Тем не менее нам эта квартира нравилась.
Мартине нравилось жить на верхнем этаже потому, что её приятель Тони жил в соседней квартире — № 113. Мартина — самая старшая из нас, Бриллиантовых девочек. Ей только что исполнилось шестнадцать. Она говорит, что теперь она взрослая и может делать что хочет. Она очень похожа на маму, но изо всех сил старается быть непохожей. У неё мамины красивые густые чёрные волосы, но она красится в блондинку. Мама носит короткие юбки, поэтому Мартина предпочитает джинсы, сидящие на бёдрах так низко, что, когда она нагибается вперёд, виден край трусиков.
Джуд верхний этаж нравился потому, что она научилась пробираться через тайный люк на крышу. Крышу она объявила своей личной территорией. Куча мальчишек из нашего блока тоже хотела туда залезть, но Джуд их не пускает. Она может справиться с любым мальчишкой, хотя ей всего четырнадцать и роста она небольшого. Она невысокая, но коренастая и очень-очень крепкая. Джуд меня опекает, и кто вздумает меня дразнить, тут же получает жестокую трёпку. Мама говорит, что у нас в семье не должно быть любимчиков, но если бы у меня все же была любимая сестра, то, конечно, только Джуд.

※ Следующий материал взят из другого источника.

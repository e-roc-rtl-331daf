// eroc_master_if: the manager's master interface toward the DSPAMs
// ("EROC Master IF").
//
// The read unit (SLV RD) and the write unit (SLV WR) each produce one
// request per DSPAM. This block merges the two streams onto the
// point-to-point DSPAM ports, one port per DSPAM, and hands read data back to
// the read unit. A write wins if both units address the same DSPAM in the
// same cycle; the manager never runs a read and a write at the same time, so
// this only matters as a rule, and an assertion flags it. Purely
// combinational: requests reach the DSPAMs in the cycle they are made.
//
// The point-to-point attachment corresponds to the stand-alone E-RoC
// platform arrangement; the priority rule is this design's choice.
module eroc_master_if
  import eroc_pkg::*;
#(
  parameter int NUM_DSPAM = 8
) (
  input  logic                              clk_i,
  input  logic                              rst_ni,
  input  dspam_req_t [NUM_DSPAM-1:0]        rd_req_i,
  input  dspam_req_t [NUM_DSPAM-1:0]        wr_req_i,
  output logic [NUM_DSPAM-1:0][DATA_W-1:0]  rd_rdata_o,
  output dspam_req_t [NUM_DSPAM-1:0]        dsp_req_o,
  input  logic [NUM_DSPAM-1:0][DATA_W-1:0]  dsp_rdata_i
);

  always_comb begin
    for (int d = 0; d < NUM_DSPAM; d++) begin
      if (wr_req_i[d].req) begin
        dsp_req_o[d]    = wr_req_i[d];
        dsp_req_o[d].we = 1'b1;
      end else if (rd_req_i[d].req) begin
        dsp_req_o[d]    = rd_req_i[d];
        dsp_req_o[d].we = 1'b0;
      end else begin
        dsp_req_o[d] = '0;
      end
      rd_rdata_o[d] = dsp_rdata_i[d];
    end
  end

  for (genvar d = 0; d < NUM_DSPAM; d++) begin : g_chk
    assert property (@(posedge clk_i) disable iff (!rst_ni) !(rd_req_i[d].req && wr_req_i[d].req));
  end

endmodule
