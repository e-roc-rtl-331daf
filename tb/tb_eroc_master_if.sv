// tb_eroc_master_if: random read and write request sets (never both on one
// DSPAM in a cycle); each DSPAM port must carry the write, else the read,
// else nothing, and read data must come back from the same DSPAM.
module tb_eroc_master_if;
  import eroc_pkg::*;
  localparam int N = 8;
  logic clk = 1'b0, rst_n = 1'b0;
  always #5 clk = ~clk;
  dspam_req_t [N-1:0] rdq, wrq, dq;
  logic [N-1:0][31:0] rrd, drd;
  int checks = 0, failures = 0;

  eroc_master_if #(.NUM_DSPAM(N)) dut (
    .clk_i(clk), .rst_ni(rst_n), .rd_req_i(rdq), .wr_req_i(wrq), .rd_rdata_o(rrd),
    .dsp_req_o(dq), .dsp_rdata_i(drd));

  initial begin
    rdq = '0; wrq = '0; drd = '0;
    repeat (2) @(posedge clk);
    rst_n = 1'b1;
    for (int i = 0; i < 300; i++) begin
      @(negedge clk);
      for (int d = 0; d < N; d++) begin
        int k;
        k = $urandom_range(0, 2);
        rdq[d] = '{req: k == 1, we: 1'b0, addr: 16'($urandom), wdata: $urandom};
        wrq[d] = '{req: k == 2, we: 1'b1, addr: 16'($urandom), wdata: $urandom};
        drd[d] = $urandom;
      end
      #1;
      for (int d = 0; d < N; d++) begin
        dspam_req_t e;
        e = wrq[d].req ? wrq[d] : (rdq[d].req ? rdq[d] : '0);
        checks++;
        if (dq[d] != e || rrd[d] != drd[d]) begin failures++; $display("FAIL: dspam %0d", d); end
      end
    end
    $display("TB_RESULT checks=%0d failures=%0d", checks, failures);
    $finish;
  end
  initial begin
    repeat (10000) @(posedge clk);
    failures++; $display("TB_RESULT checks=%0d failures=%0d", checks, failures); $finish;
  end
endmodule
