// eroc_prime_gen: start-up generator of the random prime R used by
// E-RAID 1+P parity (P = A ^ R).
//
// After reset a 32-bit Galois LFSR (polynomial x^32+x^22+x^2+x+1), seeded
// from seed_i (0 selects a built-in seed), proposes candidates. Each
// candidate is forced odd and >= 2^31 ("large") and tested by trial division
// with the odd divisors 3, 5, 7, ... while d*d <= candidate, one remainder
// per cycle. The first candidate with no divisor is R: done_o rises and
// prime_o holds R until the next reset. A prime takes about 2^15 cycles to
// confirm; composites usually fall out within a few divisors.
//
// That R is a large random prime drawn at start-up comes from the E-RoC
// scheme; the LFSR, the trial-division method and the one-remainder-per-cycle
// timing are this design's choices.
module eroc_prime_gen
  import eroc_pkg::*;
(
  input  logic               clk_i,
  input  logic               rst_ni,
  input  logic [DATA_W-1:0]  seed_i,
  output logic               done_o,
  output logic [DATA_W-1:0]  prime_o
);

  localparam logic [31:0] DEFAULT_SEED = 32'hACE1_2468;
  localparam logic [31:0] POLY         = 32'h8020_0003;

  typedef enum logic [1:0] {S_SEED, S_DRAW, S_TEST, S_DONE} state_e;

  state_e       state_q;
  logic [31:0]  lfsr_q, cand_q;
  logic [16:0]  div_q;
  logic [33:0]  div_sq;
  logic [16:0]  rem;

  assign div_sq = 34'(div_q) * 34'(div_q);
  assign rem    = 17'(cand_q % 32'(div_q));

  always_ff @(posedge clk_i) begin
    if (!rst_ni) begin
      state_q <= S_SEED;
      lfsr_q  <= DEFAULT_SEED;
      cand_q  <= '0;
      div_q   <= 17'd3;
    end else begin
      case (state_q)
        S_SEED: begin
          lfsr_q  <= (seed_i == '0) ? DEFAULT_SEED : seed_i;
          state_q <= S_DRAW;
        end
        S_DRAW: begin
          cand_q  <= {1'b1, lfsr_q[30:1], 1'b1};
          lfsr_q  <= lfsr_q[0] ? ((lfsr_q >> 1) ^ POLY) : (lfsr_q >> 1);
          div_q   <= 17'd3;
          state_q <= S_TEST;
        end
        S_TEST: begin
          if (div_sq > 34'(cand_q))  state_q <= S_DONE;   // no divisor found
          else if (rem == '0)        state_q <= S_DRAW;   // composite
          else                       div_q   <= div_q + 17'd2;
        end
        default: ;
      endcase
    end
  end

  assign done_o  = state_q == S_DONE;
  assign prime_o = cand_q;

endmodule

Рошель верхний этаж нравился потому, что Мартина все время торчала у Тони. Это значило, что комната находится в полном распоряжении Рошель и она может свободно скакать по ней, воображая себя эстрадной певицей, прижимая к губам щётку для волос вместо микрофона и любуясь своим отражением в зеркале на двери платяного шкафа. Она все время на себя любуется. Думаю, я бы тоже не отрывалась от зеркала, если бы выглядела как Рошель. Ей всего двенадцать, но она хочет казаться намного старше. Она очень хорошенькая: длинные вьющиеся светлые волосы, личико сердечком и пухлые розовые губки, как на сахарных валентинках. В остальном характер у неё совсем не сахар. Я часто с трудом выношу мою сестрицу Рошель.
Мне нравилось жить на верхнем этаже потому, что я могла воображать, глядя из окна, что мы с Фиалкой летим высоко над крышами нашего города к океану — через весь мир в её родную Австралию. Я знала, что настоящие волнистые попугайчики родом оттуда. Когда мне хотелось поговорить с Фиалкой, она всегда откликалась: «Привет, Дикси!» Но если у вас хватит бестактности перевернуть Фиалку вверх ногами, вы увидите белую этикетку с надписью: «Сделано в Китае». Она не говорит по-китайски, но я иногда выуживала для неё из мусорных баков упаковки от чоу-мейн и китайского рагу, и она радостно утыкалась в них клювиком.
Я нащупала Фиалку в рукаве кофты. Я теперь редко ношу её на пальце, даже дома, потому что все таращатся на меня, как на ненормальную. Так что я сую её в рукав, как бумажный платочек, и иногда потихоньку поглаживаю по пёрышкам. Сейчас мне тоже пришлось её погладить, потому что Мартина, Джуд и Рошель орали во всю глотку, а она этого не любит, я знаю.